Exporters expose metrics in a format Prometheus understands.

Common Exporters:

Exporter	Monitors
node_exporter	CPU, memory, disk, network of Linux/Unix nodes
blackbox_exporter	HTTP, HTTPS, DNS, TCP endpoints
mysqld_exporter	MySQL metrics
cadvisor	Container metrics (CPU, memory, I/O)

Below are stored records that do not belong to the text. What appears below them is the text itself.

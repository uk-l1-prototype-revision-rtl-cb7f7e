// tb_sync_fifo: random pushes and pops against a queue model; checks data,
// the one-cycle read latency, count, free, empty and full.
module tb_sync_fifo;
  localparam int W = 18, D = 16;
  logic clk = 0, rst = 1;
  logic wr, rd, empty, full;
  logic [W-1:0] din, dout;
  logic [$clog2(D+1)-1:0] count, free;
  int checks = 0, failures = 0;
  logic [W-1:0] model [$];
  logic [W-1:0] exp_q;
  logic exp_v;

  sync_fifo #(.WIDTH(W), .DEPTH(D)) dut (.clk, .rst, .wr_en(wr), .din, .rd_en(rd), .dout,
    .empty, .full, .count, .free);

  always #5 clk = !clk;
  initial begin
    repeat (20000) @(posedge clk);
    failures++;
    $display("TB_RESULT checks=%0d failures=%0d", checks, failures);
    $finish;
  end

  task automatic chk(input bit ok, input string what);
    checks++;
    if (!ok) begin failures++; $display("FAIL %s t=%0t size=%0d count=%0d", what, $time, model.size(), count); end
  endtask

  initial begin
    wr = 0; rd = 0; din = 0; exp_v = 0;
    repeat (3) @(posedge clk);
    #1 rst = 0;
    for (int i = 0; i < 3000; i++) begin
      // phase-dependent bias so the FIFO fills up and drains
      wr  = ($urandom % 100) < ((i / 500) % 2 ? 30 : 70);
      rd  = ($urandom % 100) < ((i / 500) % 2 ? 70 : 30);
      din = W'($urandom);
      @(negedge clk);
      // state before the edge
      chk(count == model.size(), "count");
      chk(free == D - model.size(), "free");
      chk(empty == (model.size() == 0), "empty");
      chk(full == (model.size() == D), "full");
      @(posedge clk);
      exp_v = 0;
      if (wr && model.size() < D) begin
        model.push_back(din);
        if (rd && model.size() > 1) begin exp_q = model.pop_front(); exp_v = 1; end
      end else if (rd && model.size() > 0) begin exp_q = model.pop_front(); exp_v = 1; end
      #1;
      if (exp_v) chk(dout == exp_q, "data");
    end
    $display("TB_RESULT checks=%0d failures=%0d", checks, failures);
    $finish;
  end
endmodule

🛠️ Installing Prometheus (Manual Setup)

1️⃣ Download Prometheus

wget https://github.com/prometheus/prometheus/releases/download/v2.51.0/prometheus-2.51.0.linux-amd64.tar.gz
tar -xvf prometheus-2.51.0.linux-amd64.tar.gz
cd prometheus-2.51.0.linux-amd64

2️⃣ Start Prometheus

./prometheus --config.file=prometheus.yml

Prometheus starts at http://localhost:9090

📁 prometheus.yml – Configuration File

global:
  scrape_interval: 15s

scrape_configs:
  - job_name: 'prometheus'
    static_configs:
      - targets: ['localhost:9090']

  - job_name: 'node'
    static_configs:
      - targets: ['localhost:9100']

scrape_interval: How often to collect data (default 15s).
job_name: Logical name for the target.
targets: List of exporters.

🔎 Prometheus Web UI

Access: http://localhost:9090
Key features:
- Graph Explorer
- Target Status
- Alerts Page
- PromQL Query Editor

📈 Prometheus + Grafana = ❤️

Prometheus stores data, but Grafana visualizes it beautifully.

🧰 Grafana Setup:

Add Prometheus as a data source
Import dashboards (e.g., Node Exporter Full)
Create custom graphs using PromQL

🔍 PromQL Examples

Query	Description
`up`	Returns whether the targets are reachable (1 = up, 0 = down)
`node_cpu_seconds_total`	Total CPU seconds per mode
`rate(http_requests_total[1m])`	Requests per second
`avg(rate(container_cpu_usage_seconds_total[5m])) by (container)`	Average CPU per container

🚨 Alerting with Prometheus

Prometheus can trigger alerts based on rules and send them to Alertmanager.

📄 Sample Alert Rule:

groups:
- name: example
  rules:
  - alert: HighCPUUsage
    expr: avg(rate(node_cpu_seconds_total{mode="user"}[1m])) > 0.7
    for: 1m
    labels:
      severity: warning
    annotations:
      summary: "High CPU usage on {{ $labels.instance }}"

📨 Alertmanager Overview

Handles alert delivery
Supports routing, grouping, inhibition
Supports Email, Slack, PagerDuty, Webhooks

✅ Steps:

Download & configure Alertmanager.
Connect it with Prometheus in prometheus.yml.
Define alert rules and receivers.

🧪 Real Use Cases

Infrastructure Monitoring:
- Servers, VMs, containers using node_exporter, cadvisor.
Application Monitoring:
- Request count, latency, error rate.
Kubernetes Monitoring:
- With kube-prometheus-stack (by Prometheus + Grafana + exporters).
CI/CD Monitoring:
- Monitor Jenkins, deployments, build failures.
Business Metrics:
- Track user signups, API usage, revenue.

🔐 Security Considerations

Prometheus has no built-in auth (use reverse proxy like Nginx).
Enable HTTPS using reverse proxy.
Limit access to Prometheus and exporters via firewalls or VPN.

📚 Bonus Tools

Tool	Use Case
PromLens	Visual builder for PromQL queries
Thanos	Long-term storage for Prometheus
VictoriaMetrics	Alternative TSDB for Prometheus
Pushgateway	For ephemeral jobs (e.g., cronjobs)
kube-prometheus	Prometheus stack for Kubernetes

🔚 Final Thoughts

Prometheus is perfect for cloud-native, Kubernetes-based, or microservice systems.
It is lightweight, scalable, and powerful with PromQL and Grafana integration.
Combined with Alertmanager, it enables automated alerting and observability.